* _Problem_:
Would you please copy the part of the material below that opens with the line containing "index = leftmost)." and closes with the line containing "lower-numbered candidate; back-to-back"? Copy it exactly, and only it.

--- Listed entries Enclosed Below ---

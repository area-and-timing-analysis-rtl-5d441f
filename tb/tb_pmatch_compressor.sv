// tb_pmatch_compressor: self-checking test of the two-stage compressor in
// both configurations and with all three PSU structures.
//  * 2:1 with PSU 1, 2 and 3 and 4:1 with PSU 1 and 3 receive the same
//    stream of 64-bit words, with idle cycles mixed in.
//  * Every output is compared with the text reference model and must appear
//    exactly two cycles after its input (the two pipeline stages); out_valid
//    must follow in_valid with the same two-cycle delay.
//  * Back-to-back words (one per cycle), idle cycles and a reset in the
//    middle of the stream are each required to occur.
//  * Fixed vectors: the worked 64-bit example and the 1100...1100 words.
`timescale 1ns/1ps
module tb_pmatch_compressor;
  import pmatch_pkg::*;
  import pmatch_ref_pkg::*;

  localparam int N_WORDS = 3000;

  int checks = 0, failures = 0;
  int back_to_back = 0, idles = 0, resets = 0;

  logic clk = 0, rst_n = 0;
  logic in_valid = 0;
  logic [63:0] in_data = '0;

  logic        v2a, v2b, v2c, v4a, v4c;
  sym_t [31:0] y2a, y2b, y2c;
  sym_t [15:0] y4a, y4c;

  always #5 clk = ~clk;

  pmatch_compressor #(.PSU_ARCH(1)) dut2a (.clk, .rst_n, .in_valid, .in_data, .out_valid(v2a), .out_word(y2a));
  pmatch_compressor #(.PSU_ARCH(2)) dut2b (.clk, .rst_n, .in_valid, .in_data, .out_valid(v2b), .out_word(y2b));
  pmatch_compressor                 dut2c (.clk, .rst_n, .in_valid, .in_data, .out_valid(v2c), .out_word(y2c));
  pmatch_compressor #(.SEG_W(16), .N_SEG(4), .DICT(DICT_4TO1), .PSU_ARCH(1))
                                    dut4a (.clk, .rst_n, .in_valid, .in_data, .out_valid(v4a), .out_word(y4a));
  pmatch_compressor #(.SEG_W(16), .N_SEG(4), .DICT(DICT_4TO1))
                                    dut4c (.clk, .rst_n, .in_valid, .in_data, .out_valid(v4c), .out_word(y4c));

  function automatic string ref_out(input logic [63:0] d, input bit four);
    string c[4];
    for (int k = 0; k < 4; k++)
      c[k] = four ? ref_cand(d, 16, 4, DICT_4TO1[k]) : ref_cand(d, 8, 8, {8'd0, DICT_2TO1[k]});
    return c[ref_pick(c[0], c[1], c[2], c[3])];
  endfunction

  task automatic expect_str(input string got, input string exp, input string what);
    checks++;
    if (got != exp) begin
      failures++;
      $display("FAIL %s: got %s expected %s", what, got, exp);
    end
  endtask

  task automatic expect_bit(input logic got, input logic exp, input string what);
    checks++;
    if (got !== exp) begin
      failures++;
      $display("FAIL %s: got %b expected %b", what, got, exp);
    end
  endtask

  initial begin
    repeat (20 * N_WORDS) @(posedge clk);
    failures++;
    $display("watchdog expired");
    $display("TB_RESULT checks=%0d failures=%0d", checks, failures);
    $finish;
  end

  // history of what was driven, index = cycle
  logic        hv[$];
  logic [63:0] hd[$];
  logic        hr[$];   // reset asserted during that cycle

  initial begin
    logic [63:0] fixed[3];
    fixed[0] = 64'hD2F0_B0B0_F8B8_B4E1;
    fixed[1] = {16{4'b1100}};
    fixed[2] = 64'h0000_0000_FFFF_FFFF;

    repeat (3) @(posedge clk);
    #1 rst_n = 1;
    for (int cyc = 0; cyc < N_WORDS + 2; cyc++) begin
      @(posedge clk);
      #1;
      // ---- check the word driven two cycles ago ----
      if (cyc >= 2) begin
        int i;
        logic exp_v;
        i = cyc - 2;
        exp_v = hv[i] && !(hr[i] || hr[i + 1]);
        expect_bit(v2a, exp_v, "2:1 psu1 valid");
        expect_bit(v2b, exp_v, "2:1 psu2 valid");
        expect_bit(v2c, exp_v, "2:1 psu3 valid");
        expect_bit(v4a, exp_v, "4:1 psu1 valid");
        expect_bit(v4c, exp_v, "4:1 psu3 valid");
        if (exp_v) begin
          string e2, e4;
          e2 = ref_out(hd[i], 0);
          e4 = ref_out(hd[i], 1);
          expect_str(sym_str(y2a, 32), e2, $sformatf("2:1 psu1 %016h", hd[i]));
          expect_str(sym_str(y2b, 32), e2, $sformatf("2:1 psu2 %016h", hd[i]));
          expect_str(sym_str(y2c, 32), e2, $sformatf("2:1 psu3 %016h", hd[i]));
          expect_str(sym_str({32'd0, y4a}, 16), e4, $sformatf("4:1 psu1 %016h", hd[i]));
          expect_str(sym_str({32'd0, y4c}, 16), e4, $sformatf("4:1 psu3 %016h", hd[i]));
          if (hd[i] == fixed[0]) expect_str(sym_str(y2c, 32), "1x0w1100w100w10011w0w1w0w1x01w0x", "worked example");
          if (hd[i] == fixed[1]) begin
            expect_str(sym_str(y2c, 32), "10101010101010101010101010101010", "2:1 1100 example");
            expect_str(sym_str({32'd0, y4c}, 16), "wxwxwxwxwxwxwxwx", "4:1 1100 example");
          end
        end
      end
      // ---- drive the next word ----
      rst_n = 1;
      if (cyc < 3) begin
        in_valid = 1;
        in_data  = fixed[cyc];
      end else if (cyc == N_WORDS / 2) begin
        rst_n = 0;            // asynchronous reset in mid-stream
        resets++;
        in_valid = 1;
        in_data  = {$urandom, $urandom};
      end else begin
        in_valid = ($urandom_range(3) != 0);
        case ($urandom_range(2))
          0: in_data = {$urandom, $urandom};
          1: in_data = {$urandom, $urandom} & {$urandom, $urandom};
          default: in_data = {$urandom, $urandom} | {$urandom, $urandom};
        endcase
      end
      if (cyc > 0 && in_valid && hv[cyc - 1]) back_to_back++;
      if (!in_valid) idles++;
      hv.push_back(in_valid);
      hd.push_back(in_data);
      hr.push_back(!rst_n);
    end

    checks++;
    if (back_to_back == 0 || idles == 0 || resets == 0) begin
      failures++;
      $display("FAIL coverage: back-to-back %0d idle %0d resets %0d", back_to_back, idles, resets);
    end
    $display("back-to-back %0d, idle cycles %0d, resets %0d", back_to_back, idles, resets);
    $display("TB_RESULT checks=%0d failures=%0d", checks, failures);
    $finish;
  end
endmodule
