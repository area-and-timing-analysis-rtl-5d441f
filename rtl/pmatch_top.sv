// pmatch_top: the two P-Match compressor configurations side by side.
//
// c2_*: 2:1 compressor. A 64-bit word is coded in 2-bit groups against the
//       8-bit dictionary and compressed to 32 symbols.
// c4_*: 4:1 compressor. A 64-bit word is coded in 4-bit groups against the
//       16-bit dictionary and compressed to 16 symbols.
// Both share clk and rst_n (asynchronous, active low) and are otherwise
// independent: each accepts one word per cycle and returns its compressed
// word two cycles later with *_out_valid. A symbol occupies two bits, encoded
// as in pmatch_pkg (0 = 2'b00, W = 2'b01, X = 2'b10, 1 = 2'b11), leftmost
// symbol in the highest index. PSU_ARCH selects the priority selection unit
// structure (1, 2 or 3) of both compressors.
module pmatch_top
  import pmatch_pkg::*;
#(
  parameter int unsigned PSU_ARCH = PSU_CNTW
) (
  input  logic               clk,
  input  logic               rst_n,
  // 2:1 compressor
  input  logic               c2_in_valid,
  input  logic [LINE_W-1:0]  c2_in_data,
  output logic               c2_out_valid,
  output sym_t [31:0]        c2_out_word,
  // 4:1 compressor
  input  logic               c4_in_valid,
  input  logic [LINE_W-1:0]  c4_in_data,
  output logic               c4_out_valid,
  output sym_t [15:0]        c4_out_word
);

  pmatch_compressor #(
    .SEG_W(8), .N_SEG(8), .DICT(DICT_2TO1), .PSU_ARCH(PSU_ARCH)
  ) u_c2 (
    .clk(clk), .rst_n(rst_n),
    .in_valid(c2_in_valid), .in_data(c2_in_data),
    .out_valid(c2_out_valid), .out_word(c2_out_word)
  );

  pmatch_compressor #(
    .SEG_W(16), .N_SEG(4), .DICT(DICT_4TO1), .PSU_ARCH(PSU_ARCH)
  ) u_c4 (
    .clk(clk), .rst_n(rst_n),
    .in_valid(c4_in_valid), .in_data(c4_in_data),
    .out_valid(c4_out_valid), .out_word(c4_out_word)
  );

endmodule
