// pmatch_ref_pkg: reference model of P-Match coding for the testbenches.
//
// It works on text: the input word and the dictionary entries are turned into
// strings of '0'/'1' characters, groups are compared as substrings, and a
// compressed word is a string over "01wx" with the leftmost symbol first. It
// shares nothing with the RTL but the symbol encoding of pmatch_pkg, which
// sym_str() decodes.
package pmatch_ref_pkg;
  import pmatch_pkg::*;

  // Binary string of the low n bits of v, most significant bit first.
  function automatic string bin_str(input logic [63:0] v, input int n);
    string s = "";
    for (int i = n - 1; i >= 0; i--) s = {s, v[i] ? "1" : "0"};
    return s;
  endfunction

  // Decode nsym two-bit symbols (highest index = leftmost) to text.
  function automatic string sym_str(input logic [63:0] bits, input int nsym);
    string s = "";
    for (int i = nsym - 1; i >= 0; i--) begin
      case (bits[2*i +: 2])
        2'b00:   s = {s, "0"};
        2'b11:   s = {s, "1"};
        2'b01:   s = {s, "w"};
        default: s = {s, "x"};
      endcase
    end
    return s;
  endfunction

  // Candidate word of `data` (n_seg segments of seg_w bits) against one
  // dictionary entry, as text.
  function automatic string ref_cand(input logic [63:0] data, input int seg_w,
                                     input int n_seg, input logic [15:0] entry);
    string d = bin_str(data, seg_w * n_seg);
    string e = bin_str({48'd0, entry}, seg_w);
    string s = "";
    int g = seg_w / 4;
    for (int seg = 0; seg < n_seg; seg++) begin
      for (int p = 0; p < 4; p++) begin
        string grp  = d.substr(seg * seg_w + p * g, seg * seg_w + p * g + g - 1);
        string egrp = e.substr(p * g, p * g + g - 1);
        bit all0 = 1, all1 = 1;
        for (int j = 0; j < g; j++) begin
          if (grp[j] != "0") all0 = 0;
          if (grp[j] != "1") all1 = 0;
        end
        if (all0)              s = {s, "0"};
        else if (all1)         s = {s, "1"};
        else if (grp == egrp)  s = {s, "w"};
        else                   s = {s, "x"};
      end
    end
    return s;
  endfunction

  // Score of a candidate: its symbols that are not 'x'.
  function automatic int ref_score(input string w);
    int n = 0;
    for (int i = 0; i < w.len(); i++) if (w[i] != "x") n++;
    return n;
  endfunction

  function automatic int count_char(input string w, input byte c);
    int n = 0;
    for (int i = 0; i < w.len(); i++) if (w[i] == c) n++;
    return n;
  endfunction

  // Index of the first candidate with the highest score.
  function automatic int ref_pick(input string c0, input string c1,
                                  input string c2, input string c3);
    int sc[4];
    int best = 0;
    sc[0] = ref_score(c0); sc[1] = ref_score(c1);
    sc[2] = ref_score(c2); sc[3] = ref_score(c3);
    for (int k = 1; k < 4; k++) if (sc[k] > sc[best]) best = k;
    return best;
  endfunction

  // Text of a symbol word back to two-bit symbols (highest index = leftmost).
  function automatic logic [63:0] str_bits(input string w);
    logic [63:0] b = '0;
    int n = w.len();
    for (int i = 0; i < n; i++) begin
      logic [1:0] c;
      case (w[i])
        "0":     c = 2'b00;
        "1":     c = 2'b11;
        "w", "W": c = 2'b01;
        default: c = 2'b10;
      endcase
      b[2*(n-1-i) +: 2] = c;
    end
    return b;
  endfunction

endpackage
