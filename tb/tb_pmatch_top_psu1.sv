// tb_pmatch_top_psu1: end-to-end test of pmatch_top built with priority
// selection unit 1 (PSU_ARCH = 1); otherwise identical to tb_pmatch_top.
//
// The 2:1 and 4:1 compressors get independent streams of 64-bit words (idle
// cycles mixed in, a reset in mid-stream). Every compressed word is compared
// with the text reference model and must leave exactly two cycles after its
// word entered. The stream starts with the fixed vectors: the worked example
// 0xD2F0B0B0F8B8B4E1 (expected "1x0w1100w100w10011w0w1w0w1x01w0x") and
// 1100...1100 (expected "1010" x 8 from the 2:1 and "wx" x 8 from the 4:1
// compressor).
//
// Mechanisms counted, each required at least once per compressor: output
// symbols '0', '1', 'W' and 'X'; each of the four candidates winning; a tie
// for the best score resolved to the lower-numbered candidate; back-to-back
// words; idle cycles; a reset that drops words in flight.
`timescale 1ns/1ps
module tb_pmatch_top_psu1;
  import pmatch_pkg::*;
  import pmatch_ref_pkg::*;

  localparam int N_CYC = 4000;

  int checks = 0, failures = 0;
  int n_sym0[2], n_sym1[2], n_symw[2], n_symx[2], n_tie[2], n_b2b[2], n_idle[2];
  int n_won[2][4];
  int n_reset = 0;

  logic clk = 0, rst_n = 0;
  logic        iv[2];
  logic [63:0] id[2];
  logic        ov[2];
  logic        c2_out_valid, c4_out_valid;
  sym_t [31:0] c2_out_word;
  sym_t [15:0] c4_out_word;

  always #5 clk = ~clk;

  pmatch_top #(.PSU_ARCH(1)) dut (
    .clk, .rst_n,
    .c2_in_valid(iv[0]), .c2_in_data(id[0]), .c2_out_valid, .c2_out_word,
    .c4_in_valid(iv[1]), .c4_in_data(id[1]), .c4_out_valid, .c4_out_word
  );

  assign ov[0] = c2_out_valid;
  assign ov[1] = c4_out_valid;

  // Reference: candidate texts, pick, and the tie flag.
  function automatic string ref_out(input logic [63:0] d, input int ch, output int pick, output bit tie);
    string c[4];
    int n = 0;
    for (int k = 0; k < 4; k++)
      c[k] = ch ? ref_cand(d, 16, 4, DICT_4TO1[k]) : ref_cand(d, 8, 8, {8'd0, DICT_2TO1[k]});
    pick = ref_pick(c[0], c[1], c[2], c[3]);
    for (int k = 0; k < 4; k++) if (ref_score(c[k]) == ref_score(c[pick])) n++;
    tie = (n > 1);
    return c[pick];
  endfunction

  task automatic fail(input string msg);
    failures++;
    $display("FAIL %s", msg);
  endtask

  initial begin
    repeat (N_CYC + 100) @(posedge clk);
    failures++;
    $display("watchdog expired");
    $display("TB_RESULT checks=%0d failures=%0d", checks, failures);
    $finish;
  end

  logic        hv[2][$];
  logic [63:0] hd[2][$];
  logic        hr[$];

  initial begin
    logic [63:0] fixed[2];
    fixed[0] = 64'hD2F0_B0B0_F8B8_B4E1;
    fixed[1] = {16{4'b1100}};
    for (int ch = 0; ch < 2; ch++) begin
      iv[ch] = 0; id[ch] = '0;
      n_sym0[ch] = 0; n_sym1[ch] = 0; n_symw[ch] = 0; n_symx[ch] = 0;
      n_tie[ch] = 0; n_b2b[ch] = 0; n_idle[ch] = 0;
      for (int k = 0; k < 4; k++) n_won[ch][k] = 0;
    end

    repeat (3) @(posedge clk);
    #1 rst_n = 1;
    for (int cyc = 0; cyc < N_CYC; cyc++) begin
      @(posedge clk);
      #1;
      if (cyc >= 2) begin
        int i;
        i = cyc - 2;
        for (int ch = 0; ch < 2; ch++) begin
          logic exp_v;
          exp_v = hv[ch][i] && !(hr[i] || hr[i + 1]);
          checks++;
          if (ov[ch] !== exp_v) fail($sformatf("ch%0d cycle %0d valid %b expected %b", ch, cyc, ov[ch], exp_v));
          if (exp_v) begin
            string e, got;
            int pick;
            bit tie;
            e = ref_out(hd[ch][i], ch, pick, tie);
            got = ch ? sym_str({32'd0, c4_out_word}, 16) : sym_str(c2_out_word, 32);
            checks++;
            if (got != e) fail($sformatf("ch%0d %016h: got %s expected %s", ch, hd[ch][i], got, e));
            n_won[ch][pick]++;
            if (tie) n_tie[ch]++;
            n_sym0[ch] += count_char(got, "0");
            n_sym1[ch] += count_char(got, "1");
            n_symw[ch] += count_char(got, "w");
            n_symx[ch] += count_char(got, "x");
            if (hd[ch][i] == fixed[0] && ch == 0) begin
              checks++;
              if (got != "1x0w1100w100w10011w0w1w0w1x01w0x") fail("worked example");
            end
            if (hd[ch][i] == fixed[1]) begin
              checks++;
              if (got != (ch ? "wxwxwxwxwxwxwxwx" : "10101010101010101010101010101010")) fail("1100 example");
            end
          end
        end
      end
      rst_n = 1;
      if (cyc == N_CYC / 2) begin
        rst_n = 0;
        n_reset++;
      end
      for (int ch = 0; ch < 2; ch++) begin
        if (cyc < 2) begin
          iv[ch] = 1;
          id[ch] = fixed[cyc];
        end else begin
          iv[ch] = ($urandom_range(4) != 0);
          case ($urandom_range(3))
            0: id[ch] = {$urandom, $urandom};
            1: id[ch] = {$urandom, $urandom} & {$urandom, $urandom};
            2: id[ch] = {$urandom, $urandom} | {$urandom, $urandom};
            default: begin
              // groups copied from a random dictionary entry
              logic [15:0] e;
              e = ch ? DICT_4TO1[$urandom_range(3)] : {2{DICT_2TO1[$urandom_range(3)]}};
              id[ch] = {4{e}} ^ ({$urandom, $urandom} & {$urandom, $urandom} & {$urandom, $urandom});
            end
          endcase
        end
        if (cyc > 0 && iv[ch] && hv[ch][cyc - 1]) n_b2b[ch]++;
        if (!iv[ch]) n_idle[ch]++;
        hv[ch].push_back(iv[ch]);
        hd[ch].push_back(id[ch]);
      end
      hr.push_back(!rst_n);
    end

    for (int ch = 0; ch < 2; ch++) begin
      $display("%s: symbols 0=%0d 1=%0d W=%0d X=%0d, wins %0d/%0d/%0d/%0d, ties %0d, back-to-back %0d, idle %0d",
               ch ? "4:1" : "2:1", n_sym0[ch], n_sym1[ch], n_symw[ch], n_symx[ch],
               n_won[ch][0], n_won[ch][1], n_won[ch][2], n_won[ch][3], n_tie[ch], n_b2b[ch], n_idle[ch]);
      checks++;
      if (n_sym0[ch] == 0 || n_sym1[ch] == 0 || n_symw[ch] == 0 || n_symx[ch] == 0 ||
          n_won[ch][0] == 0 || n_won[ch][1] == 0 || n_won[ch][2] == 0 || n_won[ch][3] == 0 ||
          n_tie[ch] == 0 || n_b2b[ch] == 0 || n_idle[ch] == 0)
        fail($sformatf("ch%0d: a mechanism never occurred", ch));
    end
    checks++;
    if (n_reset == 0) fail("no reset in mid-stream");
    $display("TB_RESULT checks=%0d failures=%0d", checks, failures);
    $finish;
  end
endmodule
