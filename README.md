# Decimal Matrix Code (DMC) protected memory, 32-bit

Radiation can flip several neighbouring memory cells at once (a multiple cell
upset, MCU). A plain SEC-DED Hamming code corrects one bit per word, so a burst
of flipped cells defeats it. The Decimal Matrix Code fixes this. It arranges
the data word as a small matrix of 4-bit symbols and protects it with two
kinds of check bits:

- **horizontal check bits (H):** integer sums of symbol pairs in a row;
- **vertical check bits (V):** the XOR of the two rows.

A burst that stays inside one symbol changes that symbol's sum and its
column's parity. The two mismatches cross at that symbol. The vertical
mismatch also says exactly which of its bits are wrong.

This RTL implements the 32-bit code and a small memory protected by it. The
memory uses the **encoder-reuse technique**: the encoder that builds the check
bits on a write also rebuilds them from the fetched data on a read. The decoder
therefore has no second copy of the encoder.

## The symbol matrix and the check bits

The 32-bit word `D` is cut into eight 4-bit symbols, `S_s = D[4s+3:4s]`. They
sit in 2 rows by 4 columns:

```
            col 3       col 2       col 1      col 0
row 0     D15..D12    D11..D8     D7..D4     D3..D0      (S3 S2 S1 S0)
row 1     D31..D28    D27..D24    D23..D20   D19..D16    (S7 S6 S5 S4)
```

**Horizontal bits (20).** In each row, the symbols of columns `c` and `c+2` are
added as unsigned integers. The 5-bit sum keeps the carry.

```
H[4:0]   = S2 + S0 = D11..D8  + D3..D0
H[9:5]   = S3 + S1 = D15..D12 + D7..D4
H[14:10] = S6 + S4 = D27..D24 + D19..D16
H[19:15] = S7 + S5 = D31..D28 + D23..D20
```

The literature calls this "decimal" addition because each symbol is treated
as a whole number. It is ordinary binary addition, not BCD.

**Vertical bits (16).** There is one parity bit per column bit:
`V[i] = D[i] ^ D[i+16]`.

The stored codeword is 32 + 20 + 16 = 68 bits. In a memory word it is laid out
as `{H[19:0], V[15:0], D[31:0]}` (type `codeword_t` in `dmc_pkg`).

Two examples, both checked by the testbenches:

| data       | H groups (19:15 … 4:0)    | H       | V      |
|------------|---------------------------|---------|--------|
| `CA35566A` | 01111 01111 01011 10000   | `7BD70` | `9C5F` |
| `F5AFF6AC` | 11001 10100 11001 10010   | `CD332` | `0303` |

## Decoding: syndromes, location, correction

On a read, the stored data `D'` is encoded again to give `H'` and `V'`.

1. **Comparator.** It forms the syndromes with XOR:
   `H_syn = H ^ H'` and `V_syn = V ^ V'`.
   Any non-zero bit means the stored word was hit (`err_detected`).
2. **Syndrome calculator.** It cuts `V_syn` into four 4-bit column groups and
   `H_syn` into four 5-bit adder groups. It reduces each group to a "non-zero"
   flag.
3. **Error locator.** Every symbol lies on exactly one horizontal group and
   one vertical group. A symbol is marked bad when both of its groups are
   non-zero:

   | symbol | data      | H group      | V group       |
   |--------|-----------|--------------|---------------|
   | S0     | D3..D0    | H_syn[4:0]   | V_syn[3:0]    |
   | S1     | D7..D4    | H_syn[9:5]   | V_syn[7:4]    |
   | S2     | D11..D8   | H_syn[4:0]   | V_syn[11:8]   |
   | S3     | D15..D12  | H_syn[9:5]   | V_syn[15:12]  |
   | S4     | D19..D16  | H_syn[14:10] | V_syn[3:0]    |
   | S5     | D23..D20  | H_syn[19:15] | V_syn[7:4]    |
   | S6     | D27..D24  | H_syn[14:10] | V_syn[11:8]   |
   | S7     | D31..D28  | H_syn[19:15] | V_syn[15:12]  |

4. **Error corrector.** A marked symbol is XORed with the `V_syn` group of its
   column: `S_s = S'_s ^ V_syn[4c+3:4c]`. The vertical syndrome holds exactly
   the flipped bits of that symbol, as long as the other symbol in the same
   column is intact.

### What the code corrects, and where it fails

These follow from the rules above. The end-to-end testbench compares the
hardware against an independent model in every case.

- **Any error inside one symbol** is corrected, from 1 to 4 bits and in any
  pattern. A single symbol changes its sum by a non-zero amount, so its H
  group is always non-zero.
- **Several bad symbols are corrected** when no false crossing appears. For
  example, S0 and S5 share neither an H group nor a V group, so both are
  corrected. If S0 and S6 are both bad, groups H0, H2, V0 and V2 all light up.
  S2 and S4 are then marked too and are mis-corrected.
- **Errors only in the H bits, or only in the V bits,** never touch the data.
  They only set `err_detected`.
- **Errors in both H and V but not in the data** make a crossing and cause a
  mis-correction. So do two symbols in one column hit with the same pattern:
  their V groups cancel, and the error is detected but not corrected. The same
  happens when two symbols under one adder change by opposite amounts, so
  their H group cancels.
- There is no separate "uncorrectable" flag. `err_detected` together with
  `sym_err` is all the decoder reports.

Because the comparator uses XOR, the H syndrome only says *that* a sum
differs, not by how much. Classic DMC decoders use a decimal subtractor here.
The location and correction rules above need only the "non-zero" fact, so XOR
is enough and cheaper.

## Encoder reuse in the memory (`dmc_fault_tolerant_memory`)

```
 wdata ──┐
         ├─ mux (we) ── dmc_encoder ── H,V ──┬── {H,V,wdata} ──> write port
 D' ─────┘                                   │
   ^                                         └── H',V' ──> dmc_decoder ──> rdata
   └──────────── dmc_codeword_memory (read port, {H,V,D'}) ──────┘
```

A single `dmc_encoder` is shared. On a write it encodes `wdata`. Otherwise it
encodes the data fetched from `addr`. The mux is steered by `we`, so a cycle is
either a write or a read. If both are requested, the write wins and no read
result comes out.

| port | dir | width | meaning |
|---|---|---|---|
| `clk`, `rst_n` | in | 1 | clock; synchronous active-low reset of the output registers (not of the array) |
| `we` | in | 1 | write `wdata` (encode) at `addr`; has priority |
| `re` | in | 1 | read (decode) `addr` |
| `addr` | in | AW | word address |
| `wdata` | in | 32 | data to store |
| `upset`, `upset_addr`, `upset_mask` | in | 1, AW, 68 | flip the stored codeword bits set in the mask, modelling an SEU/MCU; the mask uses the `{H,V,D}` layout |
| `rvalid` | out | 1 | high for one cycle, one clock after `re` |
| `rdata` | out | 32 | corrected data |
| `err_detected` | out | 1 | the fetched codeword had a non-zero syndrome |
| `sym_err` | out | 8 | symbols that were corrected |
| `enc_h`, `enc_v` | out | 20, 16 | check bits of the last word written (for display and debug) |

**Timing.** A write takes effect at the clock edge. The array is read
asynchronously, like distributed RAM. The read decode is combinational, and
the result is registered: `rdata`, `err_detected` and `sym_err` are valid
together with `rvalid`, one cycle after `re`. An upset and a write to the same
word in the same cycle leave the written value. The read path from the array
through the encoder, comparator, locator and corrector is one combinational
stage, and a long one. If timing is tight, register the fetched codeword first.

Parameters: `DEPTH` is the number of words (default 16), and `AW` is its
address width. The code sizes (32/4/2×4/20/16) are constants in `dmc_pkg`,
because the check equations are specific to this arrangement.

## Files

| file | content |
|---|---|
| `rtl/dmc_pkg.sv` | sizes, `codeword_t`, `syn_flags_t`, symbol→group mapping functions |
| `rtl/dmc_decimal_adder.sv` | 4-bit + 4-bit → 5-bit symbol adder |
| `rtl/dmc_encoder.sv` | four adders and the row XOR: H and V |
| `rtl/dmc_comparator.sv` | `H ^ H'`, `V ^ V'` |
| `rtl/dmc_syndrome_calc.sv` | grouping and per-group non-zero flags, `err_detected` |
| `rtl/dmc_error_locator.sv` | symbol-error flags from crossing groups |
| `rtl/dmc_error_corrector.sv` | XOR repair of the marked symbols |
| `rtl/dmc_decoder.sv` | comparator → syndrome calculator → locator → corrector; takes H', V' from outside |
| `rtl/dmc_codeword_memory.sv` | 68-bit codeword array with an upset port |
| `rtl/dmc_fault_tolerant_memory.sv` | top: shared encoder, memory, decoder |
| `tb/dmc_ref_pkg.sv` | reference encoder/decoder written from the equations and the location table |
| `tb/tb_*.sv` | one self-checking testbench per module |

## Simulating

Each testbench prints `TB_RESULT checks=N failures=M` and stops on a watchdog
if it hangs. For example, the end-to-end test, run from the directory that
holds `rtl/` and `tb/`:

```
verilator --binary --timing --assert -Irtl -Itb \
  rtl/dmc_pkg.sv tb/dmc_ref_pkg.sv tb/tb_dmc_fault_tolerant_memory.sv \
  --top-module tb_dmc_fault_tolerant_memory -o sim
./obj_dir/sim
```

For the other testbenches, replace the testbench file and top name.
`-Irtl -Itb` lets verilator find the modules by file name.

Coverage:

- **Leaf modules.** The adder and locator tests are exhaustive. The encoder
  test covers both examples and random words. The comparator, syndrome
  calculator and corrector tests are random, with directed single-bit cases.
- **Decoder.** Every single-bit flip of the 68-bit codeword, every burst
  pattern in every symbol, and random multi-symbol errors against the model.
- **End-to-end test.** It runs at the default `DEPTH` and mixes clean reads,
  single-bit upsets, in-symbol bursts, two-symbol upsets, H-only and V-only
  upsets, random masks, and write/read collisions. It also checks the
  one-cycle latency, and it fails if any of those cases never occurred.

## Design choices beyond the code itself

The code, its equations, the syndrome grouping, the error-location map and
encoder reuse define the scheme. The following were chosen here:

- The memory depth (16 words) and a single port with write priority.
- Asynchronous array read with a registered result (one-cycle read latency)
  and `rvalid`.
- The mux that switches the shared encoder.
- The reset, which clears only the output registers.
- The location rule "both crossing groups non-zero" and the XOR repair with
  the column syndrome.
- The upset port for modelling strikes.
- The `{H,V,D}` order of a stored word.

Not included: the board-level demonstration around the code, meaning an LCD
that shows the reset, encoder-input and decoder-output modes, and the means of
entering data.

--- End of Enclosed Listed entries ---

* _Completed task_:
  // Text of a symbol word back to two-bit symbols (highest index = leftmost).
  function automatic logic [63:0] str_bits(input string w);
    logic [63:0] b = '0;
    int n = w.len();
    for (int i = 0; i < n; i++) begin
      logic [1:0] c;
      case (w[i])
        "0":     c = 2'b00;
        "1":     c = 2'b11;
        "w", "W": c = 2'b01;
        default: c = 2'b10;
      endcase
      b[2*(n-1-i) +: 2] = c;
    end
    return b;
  endfunction

endpackage
filename tb/tb_pmatch_top_psu1.sv
// tb_pmatch_top_psu1: end-to-end test of pmatch_top built with priority
// selection unit 1 (PSU_ARCH = 1); otherwise identical to tb_pmatch_top.
//
// The 2:1 and 4:1 compressors get independent streams of 64-bit words (idle
// cycles mixed in, a reset in mid-stream). Every compressed word is compared
// with the text reference model and must leave exactly two cycles after its
// word entered. The stream starts with the fixed vectors: the worked example
// 0xD2F0B0B0F8B8B4E1 (expected "1x0w1100w100w10011w0w1w0w1x01w0x") and
// 1100...1100 (expected "1010" x 8 from the 2:1 and "wx" x 8 from the 4:1
// compressor).
//
// Mechanisms counted, each required at least once per compressor: output
// symbols '0', '1', 'W' and 'X'; each of the four candidates winning; a tie
// for the best score resolved to the lower-numbered candidate; back-to-back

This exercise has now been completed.